[What is needed]: Out of the data below, copy every line with the string "clears".

[Material shown]:
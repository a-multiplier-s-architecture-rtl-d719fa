// tb_carry_chain_adder: the accurate carry-chain adder at its default width
// (8 bits) is checked exhaustively over a, b and cin against integer addition.
module tb_carry_chain_adder;
  localparam int W = 8;

  logic [W-1:0] a, b, s;
  logic         cin, cout;
  int checks = 0, failures = 0;

  carry_chain_adder #(.W(W)) dut (.a(a), .b(b), .cin(cin), .s(s), .cout(cout));

  initial begin
    #1000000;
    failures++;
    $display("watchdog expired");
    $display("TB_RESULT checks=%0d failures=%0d", checks, failures);
    $finish;
  end

  initial begin
    for (int i = 0; i < (1 << (2 * W + 1)); i++) begin
      {a, b, cin} = (2 * W + 1)'(i);
      #1;
      checks++;
      if (int'({cout, s}) != int'(a) + int'(b) + int'(cin)) begin
        failures++;
        if (failures < 10) $display("FAIL a=%0d b=%0d cin=%0d sum=%0d", a, b, cin, {cout, s});
      end
    end
    $display("TB_RESULT checks=%0d failures=%0d", checks, failures);
    $finish;
  end
endmodule
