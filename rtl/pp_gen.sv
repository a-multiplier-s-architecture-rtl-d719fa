// pp_gen: partial-product generator of the N x N multiplier.
//
// Row i is the multiplicand ANDed with multiplier bit i and shifted left by i,
// placed in a 2N-bit word, so the N rows sum to the exact product. The rows are
// the dot diagram of an array multiplier; the reduction adders that follow take
// them in pairs.
//
// Ports: a (multiplicand), b (multiplier), N bits each -> pp[N] rows of 2N bits.
// Combinational.
module pp_gen #(
  parameter int unsigned N = 8
) (
  input  logic [N-1:0]   a,
  input  logic [N-1:0]   b,
  output logic [2*N-1:0] pp [N]
);

  always_comb begin
    for (int i = 0; i < N; i++) begin
      pp[i] = ({{N{1'b0}}, a} & {2*N{b[i]}}) << i;
    end
  end

endmodule
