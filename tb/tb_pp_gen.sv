// tb_pp_gen: exhaustive check of the 8x8 partial-product rows: each row must
// equal a shifted by i when b[i] is set and 0 otherwise, and the rows must sum
// to the exact product a*b.
module tb_pp_gen;
  logic [7:0]  a, b;
  logic [15:0] pp [8];
  int checks = 0, failures = 0;

  pp_gen #(.N(8)) dut (.a(a), .b(b), .pp(pp));

  initial begin
    #1000000;
    failures++;
    $display("watchdog expired");
    $display("TB_RESULT checks=%0d failures=%0d", checks, failures);
    $finish;
  end

  initial begin
    for (int i = 0; i < 65536; i++) begin
      int total;
      {a, b} = 16'(i);
      #1;
      total = 0;
      for (int r = 0; r < 8; r++) begin
        checks++;
        if (int'(pp[r]) != (b[r] ? int'(a) * (1 << r) : 0)) begin
          failures++;
          if (failures < 10) $display("FAIL a=%0d b=%0d row %0d = %h", a, b, r, pp[r]);
        end
        total += int'(pp[r]);
      end
      checks++;
      if (total != int'(a) * int'(b)) failures++;
    end
    $display("TB_RESULT checks=%0d failures=%0d", checks, failures);
    $finish;
  end
endmodule
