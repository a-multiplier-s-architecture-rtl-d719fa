// apex16: 16-bit APEx (area and power efficient) approximate adder, pipelined.
//
// The operands are first captured in input registers. From the registered
// operands the low APPROX_BITS sum bits are not computed at all: they are the
// constant 1, so no logic is spent on them. The high bits are added exactly by a
// LUT-per-bit adder on the mux-based carry chain. Its carry-in is predicted from
// the two most significant approximate bit pairs (the carry a 2-bit add of
// a[A-1:A-2] and b[A-1:A-2] would produce), because the constant bits carry no
// information. Sum and carry out are captured in output registers.
//
// Timing: a result appears on s/cout two clock edges after its operands are
// presented (input register, then output register). An active-low synchronous
// reset clears both register stages, so s and cout read 0 until the first
// operands have passed through.
//
// From the document: 8 approximate bits forced to 1, 8 accurate bits with one
// LUT each and the dedicated carry chain, input and output registers cleared by
// reset. This design's own: the carry prediction into the accurate part,
// synchronous active-low reset.
//
// Ports: clk, rst_n, a, b (16 bits) -> s (16 bits), cout.
module apex16 #(
  parameter int unsigned APPROX_BITS = 8
) (
  input  logic        clk,
  input  logic        rst_n,
  input  logic [15:0] a,
  input  logic [15:0] b,
  output logic [15:0] s,
  output logic        cout
);

  localparam int unsigned ACC_BITS = 16 - APPROX_BITS;

  logic [15:0]         a_q, b_q;
  logic                carry_acc;
  logic [ACC_BITS-1:0] s_acc;
  logic                cout_acc;

  always_ff @(posedge clk) begin
    if (!rst_n) begin
      a_q <= '0;
      b_q <= '0;
    end else begin
      a_q <= a;
      b_q <= b;
    end
  end

  // Carry into the accurate part, predicted from the top two approximate bits.
  assign carry_acc = (a_q[APPROX_BITS-1] & b_q[APPROX_BITS-1]) |
                     ((a_q[APPROX_BITS-1] ^ b_q[APPROX_BITS-1]) &
                      a_q[APPROX_BITS-2] & b_q[APPROX_BITS-2]);

  carry_chain_adder #(.W(ACC_BITS)) u_acc (
    .a    (a_q[15:APPROX_BITS]),
    .b    (b_q[15:APPROX_BITS]),
    .cin  (carry_acc),
    .s    (s_acc),
    .cout (cout_acc)
  );

  always_ff @(posedge clk) begin
    if (!rst_n) begin
      s    <= '0;
      cout <= 1'b0;
    end else begin
      s    <= {s_acc, {APPROX_BITS{1'b1}}};
      cout <= cout_acc;
    end
  end

endmodule
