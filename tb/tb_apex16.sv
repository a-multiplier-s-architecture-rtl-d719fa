// tb_apex16: pipelined 16-bit APEx adder. After reset the outputs must be 0;
// then a new random operand pair is presented every clock and each result is
// checked against the reference model exactly two cycles later. A mid-stream
// reset must clear both register stages.
module tb_apex16;
  import approx_ref_pkg::*;

  logic        clk = 0, rst_n = 0;
  logic [15:0] a = 0, b = 0, s;
  logic        cout;
  logic [16:0] expq [$];
  int checks = 0, failures = 0, cycles = 0, carries_in = 0;

  apex16 dut (.clk(clk), .rst_n(rst_n), .a(a), .b(b), .s(s), .cout(cout));

  always #5 clk = ~clk;

  initial begin
    repeat (100000) @(posedge clk);
    failures++;
    $display("watchdog expired");
    $display("TB_RESULT checks=%0d failures=%0d", checks, failures);
    $finish;
  end

  task automatic drive_random(int n);
    for (int i = 0; i < n; i++) begin
      a <= 16'($urandom);
      b <= 16'($urandom);
      @(posedge clk);
      #1;
      expq.push_back(ref_apex16(a, b));
      if (int'(a[7:6]) + int'(b[7:6]) >= 4) carries_in++;
      // The pair captured one edge earlier must now be on the outputs.
      if (expq.size() == 2) begin
        logic [16:0] e;
        e = expq.pop_front();
        checks++;
        if ({cout, s} !== e) begin
          failures++;
          if (failures < 10) $display("FAIL got=%h exp=%h", {cout, s}, e);
        end
      end
    end
  endtask

  initial begin
    a = 16'h1234; b = 16'h4321;
    repeat (3) @(posedge clk);
    #1;
    checks++;
    if ({cout, s} !== 17'd0) begin failures++; $display("FAIL outputs not cleared by reset"); end
    rst_n = 1;
    // Exactly two edges: first operands captured, then result registered.
    @(posedge clk); #1;
    checks++;
    // Only the cleared input register has reached the output so far.
    if ({cout, s} !== ref_apex16(16'd0, 16'd0)) begin failures++; $display("FAIL result after one edge"); end
    @(posedge clk); #1;
    checks++;
    if ({cout, s} !== ref_apex16(16'h1234, 16'h4321)) begin
      failures++; $display("FAIL latency: got=%h", {cout, s});
    end
    // Known value: low byte forced to ones, high byte exact with predicted carry.
    checks++;
    if (s !== 16'h55FF) begin failures++; $display("FAIL 1234+4321 got %h", s); end
    @(negedge clk);
    expq.push_back(ref_apex16(a, b));  // pair already held in the input register
    drive_random(5000);
    // Mid-stream reset clears the pipeline.
    rst_n <= 0;
    @(posedge clk); #1;
    checks++;
    if ({cout, s} !== 17'd0) begin failures++; $display("FAIL mid-stream reset"); end
    checks++;
    if (carries_in == 0) failures++;
    $display("predicted carries into accurate part=%0d", carries_in);
    $display("TB_RESULT checks=%0d failures=%0d", checks, failures);
    $finish;
  end
endmodule
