* **Stop:** `frp` and `stop` are set. `fw` and `init` are ignored.
* **Init:** `frp`, `fw` and `init` are set.
* **Normal:** `frp` and `fw` are set, and neither `stop` nor `init`.
* **Everything else** passes unchanged.

## The node (`mmf_node`, top level)

```
 ingoing link ──► reaction_point ──► destination_point ──► to switching fabric
                   │  ▲ FRPs of own flows                    (external)
       DMA ◄───────┘  │ (init / per-RRP / stop)
   rate feedback      │
   granted rates ──► rate_limiter ──► paced DMA payload to the fabric
                                    from fabric, port p ──► contention_point[p] ──► outgoing link p
 rrp_sync ──► rrp to every contention point and to the reaction point
```

`mmf_node` holds everything that sits on one switch:

* `N_PORTS` = 16 contention points, one per outgoing link.
* The RRP generator.
* The source-side and destination-side logic on the ingoing link.
* A pacer that holds the DMA channels' payload to their granted rates.

The switching fabric and the DMA engine are outside the node. Their sides of
the connections are ports. The fabric-facing streams also carry a flow id,
because FRPs hold no addresses and something must tell flows apart.

### Reaction point (`reaction_point`)

The reaction point keeps a small table with one entry per DMA channel
(`N_FLOWS` = 8). Each entry holds whether the flow is active and the rate it
may currently send at. It generates FRPs for those flows:

* **Flow-init** as soon as a channel becomes active, with CR = DR = the
  desired rate.
* **One normal FRP per active flow** at every RRP, with CR = the current rate
  and DR = the desired rate. DR is always restored to the desired rate, so a
  flow can grow again once congestion clears.
* **Flow-stop** when a channel goes idle, but only after that flow's normal
  FRP of the current period.

Generated FRPs go ahead of pass-through traffic. A reply to one of its own
flows (`frp = 1, fw = 0`, addressed to this node) is consumed:

* The returned DR becomes the flow's new rate. DR is never below the returned
  CR, and it can rise again when the path frees up.
* The new rate is reported to the DMA as a one-cycle `fb_*` strobe.

A DMA engine that can limit its own channels takes the rates from
`flow_rate` and `fb_*`. For one that cannot, the node paces the payload
itself (next section).

### Payload pacing (`rate_limiter`)

A leaky bucket per DMA channel:

* **Filling.** Each cycle the channel's credit grows by its granted rate,
  up to a cap of `BURST_WORDS` (16) link words.
* **Cost.** A packet of L words costs `L * CAPACITY` credits. Over time a
  channel at rate r therefore uses r / `CAPACITY` of the link's words.
* **Start rule.** A channel may start a packet while its credit is not
  negative and its rate is not zero. The packet may drive the credit
  negative; the channel then waits until the debt is paid back.
* **Choice.** Among the channels allowed to send, the lowest index goes
  first.

The pacer handles one-beat descriptors (channel and length), not packet data.
A channel's descriptor waits under back-pressure until it may go.
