// frp_pkg: the Flow Rate Packet (FRP) fields that every block of the
// max-min-fair rate regulation scheme reads or writes.
//
// An FRP carries four flag bits and two rates. The flags and the two rates
// (Current Rate CR and Desired Rate DR) follow the scheme's packet layout;
// rates are unsigned integers in units of a fraction of the maximum link
// bandwidth. The packed layout, least significant bit first, is
//   [0] stop  flow-stop message
//   [1] init  flow-init message
//   [2] frp   the fields hold an FRP
//   [3] fw    forward: the FRP has not reached its destination yet
//   [RATE_W+3:4]          CR
//   [2*RATE_W+3:RATE_W+4] DR
// so with 8-bit rates a whole FRP is 20 bits and a normal forward FRP has
// flags 4'b1100. The 8-bit rate width is the scheme's own choice; the bit
// order of the flags is this implementation's.
package frp_pkg;

  localparam int unsigned RATE_W = 8;

  typedef logic [RATE_W-1:0] rate_t;

  typedef struct packed {
    rate_t dr;
    rate_t cr;
    logic  fw;
    logic  frp;
    logic  init;
    logic  stop;
  } frp_t;

  localparam int unsigned FRP_W = $bits(frp_t);

  // Message classes a contention point distinguishes.
  typedef enum logic [2:0] {
    MSG_OTHER,    // payload or backward FRP: passed through untouched
    MSG_STOP,     // flow-stop FRP
    MSG_INIT,     // forward flow-init FRP
    MSG_NORMAL    // forward FRP that is neither init nor stop
  } msg_kind_e;

  function automatic msg_kind_e classify(frp_t p);
    if (p.frp && p.stop)               return MSG_STOP;
    else if (p.frp && p.fw && p.init)  return MSG_INIT;
    else if (p.frp && p.fw)            return MSG_NORMAL;
    else                               return MSG_OTHER;
  endfunction

  function automatic rate_t rate_min(rate_t a, rate_t b);
    return (a < b) ? a : b;
  endfunction

endpackage
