// cp_divider: unsigned sequential divider that computes the fair share rate
// of a contention point.
//
// The contention point hands the divider a numerator (vC - B, or C in the
// overflow case) and a denominator (M, or K) and waits for the quotient;
// the link monitor itself holds no divider, so any divider with this
// valid-in / valid-out behaviour can take this one's place. This one is a
// plain restoring divider that retires one quotient bit per clock.
//
// Interface: in_valid with dividend/divisor starts a division when in_ready
// is high. out_valid pulses for one cycle with quotient and remainder.
// Timing: the result appears N_W+1 cycles after the accepting edge
// (N_W iterations plus the output register). A zero divisor gives an
// all-ones quotient; the contention point never asks for one.
module cp_divider #(
  parameter int unsigned N_W = 16,   // dividend width
  parameter int unsigned D_W = 8     // divisor width
) (
  input  logic           clk,
  input  logic           rst,
  input  logic           in_valid,
  output logic           in_ready,
  input  logic [N_W-1:0] dividend,
  input  logic [D_W-1:0] divisor,
  output logic           out_valid,
  output logic [N_W-1:0] quotient,
  output logic [D_W-1:0] remainder
);

  localparam int unsigned CNT_W = $clog2(N_W + 1);

  logic             busy;
  logic [CNT_W-1:0] count;
  logic [N_W-1:0]   q_shift;   // dividend bits still to shift in, then quotient
  logic [D_W:0]     rem;       // partial remainder, one bit wider than divisor
  logic [D_W-1:0]   dvs;

  logic [D_W:0] rem_sh;
  logic [D_W:0] rem_sub;
  logic         fits;

  always_comb begin
    rem_sh  = {rem[D_W-1:0], q_shift[N_W-1]};
    rem_sub = rem_sh - {1'b0, dvs};
    fits    = (rem_sh >= {1'b0, dvs});
  end

  assign in_ready = !busy;

  always_ff @(posedge clk) begin
    if (rst) begin
      busy      <= 1'b0;
      count     <= '0;
      q_shift   <= '0;
      rem       <= '0;
      dvs       <= '0;
      out_valid <= 1'b0;
      quotient  <= '0;
      remainder <= '0;
    end else begin
      out_valid <= 1'b0;
      if (!busy) begin
        if (in_valid) begin
          busy    <= 1'b1;
          count   <= CNT_W'(N_W);
          q_shift <= dividend;
          rem     <= '0;
          dvs     <= divisor;
        end
      end else if (count != 0) begin
        count   <= count - 1'b1;
        q_shift <= {q_shift[N_W-2:0], fits};
        rem     <= fits ? rem_sub : rem_sh;
      end else begin
        busy      <= 1'b0;
        out_valid <= 1'b1;
        quotient  <= q_shift;
        remainder <= rem[D_W-1:0];
      end
    end
  end

endmodule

[Answer space]:
// reset clears both register stages, so s and cout read 0 until the first
    // Mid-stream reset clears the pipeline.
  flow can grow again once congestion clears.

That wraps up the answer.